The fourth Class comprehends the aged and infirm, who are entirely past labour, and have no means of support.—Where an honest industrious man has wasted his strength in labour and endeavours to rear a family, he is well entitled to an asylum to render the evening of his life comfortable. For this class the gratitude and the humanity of the Community ought to provide a retreat separate from the profligate and vagrant Poor. But, alas! the present System admits of no such blessing.—The most deserving most submit to an indiscriminate intercourse in Workhouses with the most worthless: whose polluted language and irregular conduct, render not a few of those asylums as great a punishment to the decent part of the indigent and infirm as a common prison.

The fifth Class comprises the Infant Poor, who from extreme indigence, or the death of parents, are cast upon the public for nurture. One fifth part of the gross number in a London Workhouse is generally composed of this class. Their moral and religious education is of the last importance to the Community. They are the children of the Public, and if not introduced into life, under circumstances favourable to the interest of the State, the error in the System becomes flagrant.—Profligate or distressed parents may educate their children ill; but when those under the charge of Public Institutions are suffered to become depraved in their progress to maturity, it is a dreadful reproach on the Police of the Country.—And yet what is to be expected from children reared in Workhouses, with the evil examples before them of the multitudes of depraved characters who are constantly admitted into those receptacles? Young minds are generally more susceptible of evil than of good impressions; and hence it is that the rising generation enter upon life with those wicked and dangerous propensities, which are visible to the attentive observer in all the walks of vulgar life in this great Metropolis.

The limits of this Treatise will not permit the Author to attempt more than a mere outline on the general subject of the Poor; a System of all others the most difficult to manage and arrange with advantage to the Community; but which is at present unhappily entrusted to the care of those least competent to the task.

The principle of the Statute of the 43d of Elizabeth is certainly unobjectionable; but the execution, it must be repeated, is defective. In short, no part of it has been effectually executed, but that which relates to raising the assessments. It is easy to make Statutes; but omnipotent as Parliament is said to be, it cannot give knowledge, education, public spirit, integrity and time, to those Changeable Agents whom it has charged with the execution of the Poor Laws.

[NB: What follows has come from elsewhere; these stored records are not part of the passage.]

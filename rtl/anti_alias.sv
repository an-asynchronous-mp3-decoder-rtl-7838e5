// anti_alias: the alias-reduction stage. Two register banks of 18 x 32 bits
// hold the previous subband (bank A) and the subband being received
// (bank B). When bank B is full, eight butterflies are computed across the
// boundary between the two subbands, for i = 0..7:
//   A[17-i] <= A[17-i]*cs[i] - B[i]*ca[i]
//   B[i]    <= B[i]*cs[i]    + A[17-i]*ca[i]
// with cs[i] = 1/sqrt(1+c[i]^2), ca[i] = c[i]/sqrt(1+c[i]^2) and
// c = {-0.6, -0.535, -0.33, -0.185, -0.095, -0.041, -0.0142, -0.0037}
// (the standard's constants, stored here as Q2.30). Bank A, now final, is
// sent on (18 beats) and bank B moves into bank A while the next subband is
// received. After subband 31 bank B is sent as well.
// Long blocks get butterflies at all 31 boundaries, mixed blocks only
// between subbands 0 and 1, short blocks none (they pass unchanged).
//
// Timing per subband: 18 clocks to receive, 8 clocks of butterflies (one
// per clock), 18 clocks to send (fewer if out_ready stalls).
module anti_alias
  import pamp3_pkg::*;
(
  input  logic       clk,
  input  logic       rst_n,
  input  logic       in_valid,
  output logic       in_ready,
  input  sample_t    in_data,
  input  logic [9:0] in_idx,
  input  meta_t      in_meta,
  output logic       out_valid,
  input  logic       out_ready,
  output sample_t    out_data,
  output logic [9:0] out_idx,
  output meta_t      out_meta,
  output logic [15:0] butterflies   // butterflies computed (statistics)
);
  function automatic coef_t cs(input logic [2:0] i);
    case (i)
      3'd0: return 32'sh36E1_2A02; 3'd1: return 32'sh386E_75FC;
      3'd2: return 32'sh3CC6_B73E; 3'd3: return 32'sh3EEE_A054;
      3'd4: return 32'sh3FB6_905C; 3'd5: return 32'sh3FF2_3F20;
      3'd6: return 32'sh3FFE_5932; default: return 32'sh3FFF_E34A;
    endcase
  endfunction
  function automatic coef_t ca(input logic [2:0] i);
    case (i)
      3'd0: return 32'shDF12_8065; 3'd1: return 32'shE1CF_24B8;
      3'd2: return 32'shEBF1_9FB1; 3'd3: return 32'shF45B_88BD;
      3'd4: return 32'shF9F2_7F16; 3'd5: return 32'shFD60_D1E4;
      3'd6: return 32'shFF17_5EE3; default: return 32'shFFC3_612E;
    endcase
  endfunction

  typedef enum logic [2:0] {A_COLLECT, A_BFLY, A_OUTA, A_OUTB} astate_t;
  astate_t    st;
  sample_t    bank_a [NSS];
  sample_t    bank_b [NSS];
  logic [4:0] k;        // sample counter inside a subband
  logic [4:0] sb;       // subband being collected into bank B
  logic [2:0] bi;       // butterfly index
  meta_t      gmeta;
  logic       do_bfly;

  // butterflies at this boundary (between subbands sb-1 and sb)?
  assign do_bfly = (gmeta.block_type != 2'd2) || (gmeta.mixed && sb == 5'd1);

  assign in_ready  = (st == A_COLLECT);
  assign out_valid = (st == A_OUTA) || (st == A_OUTB);
  assign out_data  = (st == A_OUTA) ? bank_a[k] : bank_b[k];
  assign out_idx   = (st == A_OUTA) ? 10'(18 * (int'(sb) - 1) + int'(k))
                                    : 10'(18 * int'(sb) + int'(k));
  assign out_meta  = gmeta;

  always_ff @(posedge clk or negedge rst_n) begin
    if (!rst_n) begin
      st <= A_COLLECT;
      k <= '0; sb <= '0; bi <= '0;
      gmeta <= '0;
      butterflies <= '0;
      for (int n = 0; n < NSS; n++) begin
        bank_a[n] <= '0;
        bank_b[n] <= '0;
      end
    end else begin
      case (st)
        A_COLLECT: if (in_valid) begin
          bank_b[k] <= in_data;
          if (in_idx == 10'd0) gmeta <= in_meta;
          if (k == 5'd17) begin
            k <= '0;
            if (sb == 5'd0) begin
              // first subband: nothing to pair with yet
              for (int n = 0; n < NSS; n++) bank_a[n] <= (n == 17) ? in_data : bank_b[n];
              sb <= 5'd1;
            end else begin
              bi <= '0;
              st <= A_BFLY;
            end
          end else k <= k + 5'd1;
        end
        A_BFLY: begin
          if (do_bfly) begin
            bank_a[17 - int'(bi)] <= q_mul(bank_a[17 - int'(bi)], cs(bi)) - q_mul(bank_b[5'(bi)], ca(bi));
            bank_b[5'(bi)]            <= q_mul(bank_b[5'(bi)], cs(bi)) + q_mul(bank_a[17 - int'(bi)], ca(bi));
            butterflies <= butterflies + 16'd1;
          end
          bi <= bi + 3'd1;
          if (bi == 3'd7 || !do_bfly) begin
            k <= '0;
            st <= A_OUTA;
          end
        end
        A_OUTA: if (out_ready) begin
          if (k == 5'd17) begin
            k <= '0;
            if (sb == 5'd31) st <= A_OUTB;
            else begin
              for (int n = 0; n < NSS; n++) bank_a[n] <= bank_b[n];
              sb <= sb + 5'd1;
              st <= A_COLLECT;
            end
          end else k <= k + 5'd1;
        end
        A_OUTB: if (out_ready) begin
          if (k == 5'd17) begin
            k <= '0;
            sb <= '0;
            st <= A_COLLECT;
          end else k <= k + 5'd1;
        end
        default: st <= A_COLLECT;
      endcase
    end
  end
endmodule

In the management of the affairs of the State, the Sovereign wisely selects men eminent for their talents and integrity:—Were the choice to be made on the principle established by the Poor Laws, the Nation could not exist even a single year.

In the private affairs of life, the success of every difficult undertaking depends on the degree of abilities employed in the management. In the affairs of the Poor, the most arduous and intricate that it is possible to conceive, and where the greatest talents and knowledge is required, the least portion of either is supplied. How then can we expect success?—The error is not in the original design, which is wise and judicious. The 43d of Elizabeth authorizes an assessment to be made for three purposes.

1st. To purchase Raw Materials to set the Poor to work, who could not otherwise dispose of their labour.

2d. To usher into the world, advantageously, the Children of poor people, by binding them apprentices to some useful employment.

3d. To provide for the lame, impotent and blind, and others, being poor and not able to work.

Nothing can be better imagined than the measures in the view of the very able framers of this act: but they did not discover that to execute such a design required powers diametrically opposite to those which the law provided. The last two centuries have afforded a series of proof of the total inefficacy of the application of these powers, not only by the effects which this erroneous superintendence has produced; but also from the testimony of the most enlightened men who have written on the subject, from the venerable Lord Hale to the patriotic and indefatigable Sir Frederick Eden. But the strongest evidence of the mischiefs arising from this defective execution of a valuable System, is to be found in the Statute Books themselves.[96]